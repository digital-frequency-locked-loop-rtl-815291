// dfc_logic_gate: control logic of the digital frequency comparator.
//
// EX-OR of T-FF1 (input signal) and T-FF2 (output signal) is high for the time
// between a rising edge of one signal and the next rising edge of the other.
// T-FF3 halves the EX-OR, so successive EX-OR pulses fall alternately in
// state I (T-FF3 high, count up) and state III (T-FF3 low, count down), with
// state II (hold) and state IV (transfer) in between. This block decodes those
// states and drives the U/D-counter_1~k enables:
//   lead : count up   (state I when the input edge opened the pulse,
//                      state III when the output edge opened it)
//   lag  : count down (the other two cases)
//   xfer : one-cycle strobe on entry to state IV; the FEC takes Q then.
// The state decoding, the up/hold/down/transfer sequence and the count
// directions for an input that leads follow the design description. The sign
// swap when the output signal leads is this implementation's choice: it makes
// Q - X equal (input period - output period) whichever signal leads, so that
// the loop keeps its negative feedback through a phase wrap.
//
// Timing: inputs come straight from the T-FFs, whose toggles lag the signal
// edges by one cycle. T-FF3 toggles one cycle after EX-OR rises, so the first
// cycle of a pulse takes T-FF3's next value. Outputs are combinational.
module dfc_logic_gate
  import dfll_pkg::*;
(
  input  logic        clk,
  input  logic        rst_n,
  input  logic        fin_rose,   // T-FF1 toggled this cycle
  input  logic        exor,       // T-FF1 ^ T-FF2
  input  logic        tff3,       // T-FF3 output
  output logic        lead,
  output logic        lag,
  output logic        xfer,
  output meas_state_e state
);
  logic exor_d;
  logic in_led_q;   // the input edge opened the present EX-OR pulse
  logic exor_rise, t3, in_led;

  always_ff @(posedge clk or negedge rst_n) begin
    if (!rst_n) begin
      exor_d   <= 1'b0;
      in_led_q <= 1'b0;
    end else begin
      exor_d <= exor;
      if (exor_rise) in_led_q <= fin_rose;
    end
  end

  always_comb begin
    exor_rise = exor & ~exor_d;
    t3        = exor_rise ? ~tff3 : tff3;
    in_led    = exor_rise ? fin_rose : in_led_q;
    lead      = exor & (t3 == in_led);
    lag       = exor & (t3 != in_led);
    xfer      = ~exor & exor_d & ~tff3;
    unique case ({exor, t3})
      2'b11:   state = ST_UP;
      2'b01:   state = ST_HOLD;
      2'b10:   state = ST_DOWN;
      default: state = ST_XFER;
    endcase
  end

  // The counters are never told to count both ways at once.
  assert property (@(posedge clk) disable iff (!rst_n) !(lead && lag));
endmodule
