// tb_dfc_logic_gate: feeds the logic gate with T-FF outputs produced by a
// behavioural model from random input/output edges, and checks its outputs
// against a count of EX-OR pulses: odd pulses are state I (count up when the
// input edge opened the pulse, down otherwise), even pulses state III (the
// reverse), the gaps after them states II and IV, and a transfer strobe at the
// end of every even pulse.
module tb_dfc_logic_gate;
  import dfll_pkg::*;
  logic clk = 0, rst_n = 0;
  logic fin_rose = 0, exor, tff3 = 0, lead, lag, xfer;
  meas_state_e state;
  logic q1 = 0, q2 = 0, exor_prev = 0;
  int checks = 0, failures = 0;
  int pulses = 0;
  bit opened_by_in = 0;
  int c_lead = 0, c_lag = 0, c_xfer = 0;
  int c_state [4] = '{0, 0, 0, 0};

  assign exor = q1 ^ q2;
  dfc_logic_gate dut (.*);
  always #1 clk = ~clk;

  initial begin
    repeat (50000) @(posedge clk);
    failures++;
    $display("TB_RESULT checks=%0d failures=%0d", checks, failures);
    $finish;
  end

  initial begin
    bit ev_in, ev_out, exor_now, was_high;
    meas_state_e exp_state;
    repeat (2) @(negedge clk);
    rst_n = 1;
    for (int i = 0; i < 20000; i++) begin
      ev_in  = ($urandom_range(0, 99) < 6);
      ev_out = ($urandom_range(0, 99) < 6);
      @(posedge clk);
      // T-FF3 toggles one cycle after EX-OR rises
      if (exor && !exor_prev) tff3 <= ~tff3;
      exor_prev <= exor;
      q1 <= q1 ^ ev_in;
      q2 <= q2 ^ ev_out;
      fin_rose <= ev_in;
      @(negedge clk);
      exor_now = exor;
      was_high = exor_prev;
      if (exor_now && !was_high) begin
        pulses++;
        opened_by_in = fin_rose;
      end
      if (exor_now) exp_state = (pulses % 2 == 1) ? ST_UP : ST_DOWN;
      else          exp_state = (pulses % 2 == 1) ? ST_HOLD : ST_XFER;
      checks++;
      if (state != exp_state) begin
        failures++; $display("FAIL i=%0d state=%0d exp=%0d", i, state, exp_state);
      end
      checks++;
      if (lead !== (exor_now && ((pulses % 2 == 1) == opened_by_in)) ||
          lag  !== (exor_now && ((pulses % 2 == 1) != opened_by_in))) begin
        failures++; $display("FAIL i=%0d lead=%b lag=%b", i, lead, lag);
      end
      checks++;
      if (xfer !== (!exor_now && was_high && pulses % 2 == 0)) begin
        failures++; $display("FAIL i=%0d xfer=%b", i, xfer);
      end
      if (lead) c_lead++;
      if (lag)  c_lag++;
      if (xfer) c_xfer++;
      c_state[state]++;
    end
    checks++;
    if (c_lead == 0 || c_lag == 0 || c_xfer == 0 || c_state[0] == 0 || c_state[1] == 0 ||
        c_state[2] == 0 || c_state[3] == 0) begin
      failures++; $display("FAIL not all cases seen");
    end
    $display("TB_RESULT checks=%0d failures=%0d", checks, failures);
    $finish;
  end
endmodule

☆ ☆ ☆ ☆ ☆ ☆ ☆

Down to the last line, reproduce the entries above precisely.

repository digital-frequency-locked-loop-rtl-815291
// dfc_logic_gate: control logic of the digital frequency comparator.
//
// EX-OR of T-FF1 (input signal) and T-FF2 (output signal) is high for the time
// between a rising edge of one signal and the next rising edge of the other.
// T-FF3 halves the EX-OR, so successive EX-OR pulses fall alternately in
// state I (T-FF3 high, count up) and state III (T-FF3 low, count down), with
// state II (hold) and state IV (transfer) in between. This block decodes those
// states and drives the U/D-counter_1~k enables:
//   lead : count up   (state I when the input edge opened the pulse,
//                      state III when the output edge opened it)
//   lag  : count down (the other two cases)
//   xfer : one-cycle strobe on entry to state IV; the FEC takes Q then.
// The state decoding, the up/hold/down/transfer sequence and the count
// directions for an input that leads follow the design description. The sign
// swap when the output signal leads is this implementation's choice: it makes
// Q - X equal (input period - output period) whichever signal leads, so that
// the loop keeps its negative feedback through a phase wrap.
//
// Timing: inputs come straight from the T-FFs, whose toggles lag the signal
// edges by one cycle. T-FF3 toggles one cycle after EX-OR rises, so the first
// cycle of a pulse takes T-FF3's next value. Outputs are combinational.
module dfc_logic_gate
  import dfll_pkg::*;
(
  input  logic        clk,
  input  logic        rst_n,
  input  logic        fin_rose,   // T-FF1 toggled this cycle
  input  logic        exor,       // T-FF1 ^ T-FF2
  input  logic        tff3,       // T-FF3 output
  output logic        lead,
  output logic        lag,
  output logic        xfer,
  output meas_state_e state
);
  logic exor_d;
  logic in_led_q;   // the input edge opened the present EX-OR pulse
  logic exor_rise, t3, in_led;

  always_ff @(posedge clk or negedge rst_n) begin
    if (!rst_n) begin
      exor_d   <= 1'b0;
      in_led_q <= 1'b0;
    end else begin
      exor_d <= exor;
      if (exor_rise) in_led_q <= fin_rose;
    end
  end

  always_comb begin
    exor_rise = exor & ~exor_d;
    t3        = exor_rise ? ~tff3 : tff3;
    in_led    = exor_rise ? fin_rose : in_led_q;
    lead      = exor & (t3 == in_led);
    lag       = exor & (t3 != in_led);
    xfer      = ~exor & exor_d & ~tff3;
    unique case ({exor, t3})
      2'b11:   state = ST_UP;
      2'b01:   state = ST_HOLD;
      2'b10:   state = ST_DOWN;
      default: state = ST_XFER;
    endcase
  end

  // The counters are never told to count both ways at once.
  assert property (@(posedge clk) disable iff (!rst_n) !(lead && lag));
endmodule
// tb_dfc_logic_gate: feeds the logic gate with T-FF outputs produced by a
// behavioural model from random input/output edges, and checks its outputs
// against a count of EX-OR pulses: odd pulses are state I (count up when the
// input edge opened the pulse, down otherwise), even pulses state III (the
// reverse), the gaps after them states II and IV, and a transfer strobe at the
// end of every even pulse.
module tb_dfc_logic_gate;
  import dfll_pkg::*;
  logic clk = 0, rst_n = 0;
  logic fin_rose = 0, exor, tff3 = 0, lead, lag, xfer;
  meas_state_e state;
  logic q1 = 0, q2 = 0, exor_prev = 0;
  int checks = 0, failures = 0;
  int pulses = 0;
  bit opened_by_in = 0;
  int c_lead = 0, c_lag = 0, c_xfer = 0;
  int c_state [4] = '{0, 0, 0, 0};

  assign exor = q1 ^ q2;
  dfc_logic_gate dut (.*);
  always #1 clk = ~clk;

  initial begin
    repeat (50000) @(posedge clk);
    failures++;
    $display("TB_RESULT checks=%0d failures=%0d", checks, failures);
    $finish;
  end

  initial begin
    bit ev_in, ev_out, exor_now, was_high;
    meas_state_e exp_state;
    repeat (2) @(negedge clk);
    rst_n = 1;
    for (int i = 0; i < 20000; i++) begin
      ev_in  = ($urandom_range(0, 99) < 6);
      ev_out = ($urandom_range(0, 99) < 6);
      @(posedge clk);
      // T-FF3 toggles one cycle after EX-OR rises
      if (exor && !exor_prev) tff3 <= ~tff3;
      exor_prev <= exor;
      q1 <= q1 ^ ev_in;
      q2 <= q2 ^ ev_out;
      fin_rose <= ev_in;
      @(negedge clk);
      exor_now = exor;
      was_high = exor_prev;
      if (exor_now && !was_high) begin
        pulses++;
        opened_by_in = fin_rose;
      end
      if (exor_now) exp_state = (pulses % 2 == 1) ? ST_UP : ST_DOWN;
      else          exp_state = (pulses % 2 == 1) ? ST_HOLD : ST_XFER;
      checks++;
      if (state != exp_state) begin
        failures++; $display("FAIL i=%0d state=%0d exp=%0d", i, state, exp_state);
      end
      checks++;
      if (lead !== (exor_now && ((pulses % 2 == 1) == opened_by_in)) ||
          lag  !== (exor_now && ((pulses % 2 == 1) != opened_by_in))) begin
        failures++; $display("FAIL i=%0d lead=%b lag=%b", i, lead, lag);
      end
      checks++;
      if (xfer !== (!exor_now && was_high && pulses % 2 == 0)) begin
        failures++; $display("FAIL i=%0d xfer=%b", i, xfer);
      end
      if (lead) c_lead++;
      if (lag)  c_lag++;
      if (xfer) c_xfer++;
      c_state[state]++;
    end
    checks++;
    if (c_lead == 0 || c_lag == 0 || c_xfer == 0 || c_state[0] == 0 || c_state[1] == 0 ||
        c_state[2] == 0 || c_state[3] == 0) begin
      failures++; $display("FAIL not all cases seen");
    end
    $display("TB_RESULT checks=%0d failures=%0d", checks, failures);
    $finish;
  end
endmodule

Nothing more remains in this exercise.